Eight Mile then characterizes this position as “absurd”: “Spotify, and [the Harry Fox Agency], its agent … certainly knew (and had the easy means to know) that Eight Mile is the copyright owner of ‘Lose Yourself.’”
In addition, Eight Mile claims that even though the songs in question have been “streamed on Spotify billions of times,” the service has “not accounted to Eight Mile or paid Eight Mile for these streams but instead remitted random payments of some sort, which only purport to account for a fraction of those streams.”

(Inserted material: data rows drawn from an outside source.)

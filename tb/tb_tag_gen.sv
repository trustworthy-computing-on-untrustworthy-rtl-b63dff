// tb_tag_gen: streams bursts of random length through the tag generation unit
// with random back-pressure. Checks every beat's payload, its tag against a
// byte-wise CRC-16-CCITT reference computed here, the beat numbering across
// bursts, and the one-cycle latency of an unstalled beat.
module tb_tag_gen;
  import tcuc_pkg::*;
  localparam logic [7:0] UID = 8'd5;

  logic clk = 1'b0, rst_n = 1'b0;
  always #5 clk = ~clk;
  int checks = 0, failures = 0;
  longint cyc = 0;
  always @(posedge clk) cyc <= cyc + 1;

  logic in_valid, in_ready, out_valid, out_ready;
  w_t   in_pay, out_pay;
  logic [15:0] out_tag;

  tag_gen #(.T(w_t), .UID(UID)) dut (.clk, .rst_n, .in_valid, .in_ready, .in_pay,
    .in_data(in_pay.data), .in_last(in_pay.last), .out_valid, .out_ready, .out_pay, .out_tag);

  // reference CRC-16-CCITT, byte at a time
  function automatic logic [15:0] crc_ref(input logic [7:0] bytes [6]);
    logic [15:0] c = 16'hFFFF;
    for (int i = 0; i < 6; i++) begin
      c ^= {bytes[i], 8'h00};
      for (int b = 0; b < 8; b++) c = c[15] ? ((c << 1) ^ 16'h1021) : (c << 1);
    end
    return c;
  endfunction
  function automatic logic [15:0] exp_tag(input logic [7:0] beat, input logic [31:0] d);
    logic [7:0] m [6];
    m = '{UID, beat, d[31:24], d[23:16], d[15:8], d[7:0]};
    return crc_ref(m);
  endfunction

  typedef struct { w_t pay; logic [7:0] beat; longint t; } exp_t;
  exp_t q[$];
  int exact = 0, stalled_beats = 0;

  // sender
  initial begin
    in_valid = 1'b0; in_pay = '0; out_ready = 1'b0;
    repeat (3) @(negedge clk);
    rst_n = 1'b1;
    @(negedge clk);
    for (int burst = 0; burst < 60; burst++) begin
      int len;
      len = $urandom % 6;
      for (int b = 0; b <= len; b++) begin
        // signals change at the falling edge only
        in_pay = '{data: $urandom, last: (b == len)};
        in_valid = 1'b1;
        while (!in_ready) @(negedge clk);
        @(posedge clk);
        q.push_back('{pay: in_pay, beat: 8'(b), t: cyc});
        @(negedge clk);
        in_valid = 1'b0;
        if ($urandom % 4 == 0) @(negedge clk);
      end
    end
    repeat (20) @(posedge clk);
    checks++;
    if (q.size() != 0) begin failures++; $display("FAIL: %0d beats lost", q.size()); end
    checks++;
    if (exact == 0) begin failures++; $display("FAIL: no beat with 1-cycle latency"); end
    $display("beats: %0d at 1-cycle latency, %0d held by back-pressure", exact, stalled_beats);
    $display("TB_RESULT checks=%0d failures=%0d", checks, failures);
    $finish;
  end

  // receiver with random back-pressure
  logic prev_valid = 1'b0, prev_fire = 1'b0;
  always @(posedge clk) out_ready <= rst_n && ($urandom % 3 != 0);
  always @(posedge clk) if (rst_n) begin
    if (out_valid && (!prev_valid || prev_fire) && q.size() > 0) begin
      if (cyc - q[0].t == 1) exact++; else stalled_beats++;
    end
    if (out_valid && out_ready) begin
      exp_t e;
      checks++;
      if (q.size() == 0) begin failures++; $display("FAIL: unexpected beat"); end
      else begin
        e = q.pop_front();
        if (out_pay != e.pay || out_tag != exp_tag(e.beat, e.pay.data)) begin
          failures++;
          $display("FAIL: beat %0d pay %h tag %h expected %h", e.beat, out_pay, out_tag,
                   exp_tag(e.beat, e.pay.data));
        end
      end
    end
    prev_valid <= out_valid;
    prev_fire  <= out_valid && out_ready;
  end

  // the reference itself, on the standard check vector: "123456789" -> 0x29B1
  initial begin
    logic [15:0] c = 16'hFFFF;
    string s = "123456789";
    for (int i = 0; i < 9; i++) begin
      c ^= {s[i], 8'h00};
      for (int b = 0; b < 8; b++) c = c[15] ? ((c << 1) ^ 16'h1021) : (c << 1);
    end
    checks++;
    if (c != 16'h29B1) begin failures++; $display("FAIL: reference CRC %h", c); end
  end

  initial begin
    repeat (5000) @(posedge clk);
    failures++;
    $display("watchdog expired");
    $display("TB_RESULT checks=%0d failures=%0d", checks, failures);
    $finish;
  end
endmodule
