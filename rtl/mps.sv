// mps: one multi-stage micro-pipeline section.
//
// The section computes iteratively with internal feedback: its register file
// feeds the operation logic, whose result goes back into the register file on
// every cycle of the section's local clock while the section is Busy. The
// internal control sequences Free -> Busy -> Ready -> Free and talks to the
// two neighbouring control automata through the status signals F, B, R and
// the control signals Go (from the upstream automaton) and Acknowledgement
// (from the downstream one). The synchronizer, part of every section, turns
// the asynchronous Go into the clocked start pulse Enable.
//
// Timing, in local clock cycles: Go is caught on the first rising edge that
// sees it (Enable rises), the next edge loads DataIn and enters Busy, ITERS
// edges later the section is Ready with DataOut = DataIn * x^ITERS in
// GF(2^W) mod POLY. DataOut is the register file and is valid while R is
// high (and until the section is started again); DataIn is only read on the
// load edge. The structure follows the original section (register file,
// operation logic, control, synchronizer); the computation and the widths
// are this design's choice. The local clock itself is an input.
module mps #(
  parameter int unsigned          W       = 16,
  parameter int unsigned          ITERS   = 4,
  parameter logic [W-1:0]         POLY    = 16'h1021,
  parameter mp_pkg::sync_variant_e VARIANT = mp_pkg::SYNC_B
) (
  input  logic         clk,        // local clock
  input  logic         rst,        // asynchronous, active high, forces Free
  input  logic         go,         // G_k  from the upstream automaton
  input  logic         ack,        // A_k  from the downstream automaton
  input  logic [W-1:0] data_in,    // DataIn
  output logic [W-1:0] data_out,   // DataOut
  output mp_pkg::ss_t  ss,         // F_k, B_k, R_k
  output logic         enable      // start pulse (for observation)
);

  logic         load, step;
  logic [W-1:0] next;

  synchronizer #(.VARIANT(VARIANT)) u_sync (
    .clk    (clk),
    .rst    (rst),
    .go     (go),
    .busy   (ss.b),
    .enable (enable)
  );

  mps_control #(.ITERS(ITERS)) u_ctrl (
    .clk    (clk),
    .rst    (rst),
    .enable (enable),
    .ack    (ack),
    .ss     (ss),
    .load   (load),
    .step   (step)
  );

  mps_regfile #(.W(W)) u_rf (
    .clk     (clk),
    .rst     (rst),
    .load    (load),
    .step    (step),
    .data_in (data_in),
    .next    (next),
    .q       (data_out)
  );

  mps_oplogic #(.W(W), .POLY(POLY)) u_op (
    .x (data_out),
    .y (next)
  );

endmodule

The complaint also takes issue with protections that Spotify might claim under the MMA, saying that if the law limits Spotify’s liability, then it represents “an unconstitutional denial of due process (both procedural and substantive), and an unconstitutional taking of vested property rights.”
This isn’t the first time Eight Mile has challenged digital music platforms: It sued Apple over copyright issues more than a decade ago, and ultimately settled.
In an emailed statement, Eight Mile’s attorney Richard Busch described this as “a very important lawsuit for all songwriters that raises vital issues for those whose songs stream on Spotify or other Digital Music Providers.”
We’ve reached out to Spotify for comment and will update if we hear back.